*AIM OF THE TASK*: The lines to reproduce run from the first one below to the line containing "code buffer, and", both included. Reproduce them exactly and nothing else.

*INFORMATION SUPPLIED*:

// Testbench of the dictionary updater (lzw_dict_update, Part 1).
//
// A compressed file of more than one code segment is fed as codes. The
// testbench models the character table (synchronous, read-first port A) and
// the code buffer, and checks against the reference decoder of tb_lzw_pkg:
// data code j of a segment is written to p[j], the first character of its
// string is written to C_f[j], and the codes reach the code buffer in order.
// It also checks the 2-cycle cadence, that no code is taken while the code
// buffer is full, that after ClearCode no code is taken until seg_drained_i
// is raised and the next segment starts at entry 0, and that done_o pulses
// only after file_drained_i at EndOfInformation.
module tb_lzw_dict_update;
  import lzw_pkg::*;
  import tb_lzw_pkg::*;

  logic        clk = 1'b0, rst_n = 1'b0;
  code_t       code = '0;
  logic        code_valid = 1'b0, code_ready;
  logic        p_we;
  logic [11:0] p_addr;
  code_t       p_wdata;
  logic        cf_en, cf_we;
  logic [11:0] cf_addr;
  char_t       cf_wdata, cf_rdata;
  logic        q_push;
  code_t       q_data;
  logic        q_full = 1'b0;
  logic        seg_drained = 1'b0, file_drained = 1'b0;
  logic        done;

  int checks = 0, failures = 0;
  longint cycle = 0;

  lzw_dict_update dut (
    .clk, .rst_n, .code_i(code), .code_valid_i(code_valid), .code_ready_o(code_ready),
    .p_we_o(p_we), .p_addr_o(p_addr), .p_wdata_o(p_wdata),
    .cf_en_o(cf_en), .cf_we_o(cf_we), .cf_addr_o(cf_addr), .cf_wdata_o(cf_wdata), .cf_rdata_i(cf_rdata),
    .q_push_o(q_push), .q_data_o(q_data), .q_full_i(q_full),
    .seg_drained_i(seg_drained), .file_drained_i(file_drained), .done_o(done)
  );

  always #5 clk = ~clk;
  always @(posedge clk) cycle <= cycle + 1;

  // character table model, read-first port A
  char_t cf_mem [TABLE_DEPTH];
  always @(posedge clk) if (cf_en) begin
    cf_rdata <= cf_mem[cf_addr];
    if (cf_we) cf_mem[cf_addr] <= cf_wdata;
  end

  // expected values, one per data code
  int_q_t  codes;
  int_q_t  exp_idx, exp_code, exp_first;
  int      pw = 0, cw = 0, qp = 0;
  int      n_done = 0;
  bit      in_clear_wait = 1'b0;
  longint  last_take = -1;
  int      gaps_bad = 0, gaps_two = 0, gaps_all = 0;

  always @(posedge clk) if (rst_n) begin
    if (p_we) begin
      checks++;
      if (pw >= exp_idx.size() || 32'(p_addr) != exp_idx[pw] || 32'(p_wdata) != exp_code[pw]) begin
        failures++;
        if (failures < 10) $display("FAIL p write %0d: [%0d]=%0d", pw, p_addr, p_wdata);
      end
      pw++;
    end
    if (cf_en && cf_we) begin
      checks++;
      if (cw >= exp_idx.size() || 32'(cf_addr) != exp_idx[cw] || 32'(cf_wdata) != exp_first[cw]) begin
        failures++;
        if (failures < 10) $display("FAIL C_f write %0d: [%0d]=%0d expected [%0d]=%0d", cw, cf_addr,
                                    cf_wdata, exp_idx[cw], exp_first[cw]);
      end
      cw++;
    end
    if (q_push) begin
      checks++;
      if (qp >= exp_code.size() || 32'(q_data) != exp_code[qp]) begin
        failures++;
        if (failures < 10) $display("FAIL code buffer push %0d: %0d", qp, q_data);
      end
      qp++;
    end
    if (code_valid && code_ready) begin
      if (last_take >= 0 && cycle - last_take < 2) gaps_bad++;
      if (last_take >= 0 && cycle - last_take == 2) gaps_two++;
      if (last_take >= 0) gaps_all++;
      last_take = cycle;
      checks++;
      if (q_full || in_clear_wait) begin
        failures++;
        $display("FAIL code taken while code buffer full or segment not drained");
      end
    end
    if (done) n_done++;
  end

  initial begin
    byte_q_t data, chars;
    int_q_t  lens;
    int      pos, seg_idx, n_stall_full;
    gen_data(0, 5200, data);
    lzw_compress(data, codes);
    lzw_decode(codes, chars, lens);
    // expected table writes: entry index within the segment, code, first char
    pos = 0; seg_idx = 0;
    foreach (codes[i]) begin
      if (codes[i] == CLEAR) begin seg_idx = 0; continue; end
      if (codes[i] == EOI) break;
      exp_idx.push_back(seg_idx);
      exp_code.push_back(codes[i]);
      exp_first.push_back(int'(chars[pos]));
      pos += lens[exp_code.size() - 1];
      seg_idx++;
    end
    repeat (3) @(posedge clk);
    rst_n <= 1'b1;
    @(posedge clk);
    n_stall_full = 0;
    foreach (codes[i]) begin
      code       <= code_t'(codes[i]);
      code_valid <= 1'b1;
      // now and then the code buffer reports full
      q_full <= ($urandom % 16) == 0;
      @(posedge clk);
      while (!(code_valid && code_ready)) begin
        if (q_full) n_stall_full++;
        q_full <= q_full ? (($urandom % 2) == 0) : (($urandom % 16) == 0);
        @(posedge clk);
      end
      q_full <= 1'b0;
      if (codes[i] == CLEAR || codes[i] == EOI) begin
        int wait_cycles;
        code_valid    <= 1'b0;
        in_clear_wait <= 1'b1;
        wait_cycles   = 5 + int'($urandom % 20);
        repeat (wait_cycles) begin
          @(posedge clk);
          checks++;
          if (done) begin failures++; $display("FAIL done before drained"); end
        end
        if (codes[i] == CLEAR) seg_drained <= 1'b1;
        else                   file_drained <= 1'b1;
        @(posedge clk);
        seg_drained   <= 1'b0;
        file_drained  <= 1'b0;
        in_clear_wait <= 1'b0;
      end
    end
    code_valid <= 1'b0;
    repeat (5) @(posedge clk);
    checks += 6;
    if (pw != exp_idx.size() || cw != exp_idx.size() || qp != exp_idx.size()) begin
      failures++;
      $display("FAIL counts: p %0d C_f %0d pushes %0d expected %0d", pw, cw, qp, exp_idx.size());
    end
    if (n_done != 1) begin failures++; $display("FAIL %0d done pulses", n_done); end
    if (gaps_bad != 0) begin failures++; $display("FAIL %0d codes taken less than 2 cycles apart", gaps_bad); end
    if (n_stall_full == 0) begin failures++; $display("FAIL code buffer full never seen"); end
    // with the input always valid most codes follow the previous one after 2 cycles
    if (gaps_two < gaps_all * 3 / 4) begin failures++; $display("FAIL only %0d of %0d gaps are 2 cycles", gaps_two, gaps_all); end
    if (exp_idx.size() < 3838) begin failures++; $display("FAIL data has no second segment"); end
    $display("TB_RESULT checks=%0d failures=%0d", checks, failures);
    $finish;
  end

  initial begin
    repeat (200000) @(posedge clk);
    failures++;
    $display("FAIL watchdog");
    $display("TB_RESULT checks=%0d failures=%0d", checks, failures);
    $finish;
  end

endmodule
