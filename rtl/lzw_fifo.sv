// Block-RAM FIFO with a show-ahead output, used as the code buffer and as
// table t of the LZW decompressor.
//
// Words are stored in a simple dual-port memory of DEPTH words addressed by
// a write and a read pointer that wrap at DEPTH (DEPTH need not be a power of
// two). The head word is prefetched into an output register, so rd_valid and
// rd_data show the oldest word without a request, and rd_en (a pop) may be
// asserted every cycle. A word written in cycle n is visible at the output
// in cycle n+2. wr_en while full and rd_en while empty are ignored and are
// flagged by assertions. The total capacity is DEPTH+1 words (memory plus
// output register). The original design names the two FIFOs and their
// sizes; this organisation is this design's own.
module lzw_fifo #(
  parameter int unsigned W     = lzw_pkg::CODE_W,
  parameter int unsigned DEPTH = lzw_pkg::TABLE_DEPTH
) (
  input  logic         clk,
  input  logic         rst_n,
  // write side
  input  logic         wr_en,
  input  logic [W-1:0] wr_data,
  output logic         full,
  // read side (show-ahead)
  input  logic         rd_en,
  output logic         rd_valid,
  output logic [W-1:0] rd_data,
  // words held in total, output register included
  output logic [$clog2(DEPTH+2)-1:0] level
);

  localparam int unsigned AW = (DEPTH > 1) ? $clog2(DEPTH) : 1;
  localparam int unsigned CW = $clog2(DEPTH + 1);

  logic [W-1:0]  mem [DEPTH];
  logic [AW-1:0] wr_ptr, rd_ptr;
  logic [CW-1:0] mem_count;
  logic          push, pop, fetch;

  assign full  = (32'(mem_count) == DEPTH);
  assign push  = wr_en && !full;
  assign pop   = rd_en && rd_valid;
  // move the head word into the output register when it is free or leaving
  assign fetch = (mem_count != '0) && (!rd_valid || pop);
  assign level = ($clog2(DEPTH+2))'(mem_count) + ($clog2(DEPTH+2))'(rd_valid);

  function automatic logic [AW-1:0] ptr_inc(logic [AW-1:0] p);
    return (32'(p) == DEPTH - 1) ? '0 : AW'(p + 1'b1);
  endfunction

  always_ff @(posedge clk) begin
    if (push) mem[wr_ptr] <= wr_data;
    if (fetch) rd_data <= mem[rd_ptr];
  end

  always_ff @(posedge clk or negedge rst_n) begin
    if (!rst_n) begin
      wr_ptr    <= '0;
      rd_ptr    <= '0;
      mem_count <= '0;
      rd_valid  <= 1'b0;
    end else begin
      if (push)  wr_ptr <= ptr_inc(wr_ptr);
      if (fetch) rd_ptr <= ptr_inc(rd_ptr);
      mem_count <= mem_count + CW'(push) - CW'(fetch);
      if (fetch)    rd_valid <= 1'b1;
      else if (pop) rd_valid <= 1'b0;
    end
  end

  a_no_overflow:  assert property (@(posedge clk) disable iff (!rst_n) !(wr_en && full));
  a_no_underflow: assert property (@(posedge clk) disable iff (!rst_n) !(rd_en && !rd_valid));

endmodule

*TASK ANSWER*:
// Testbench of the dictionary updater (lzw_dict_update, Part 1).
//
// A compressed file of more than one code segment is fed as codes. The
// testbench models the character table (synchronous, read-first port A) and
// the code buffer, and checks against the reference decoder of tb_lzw_pkg:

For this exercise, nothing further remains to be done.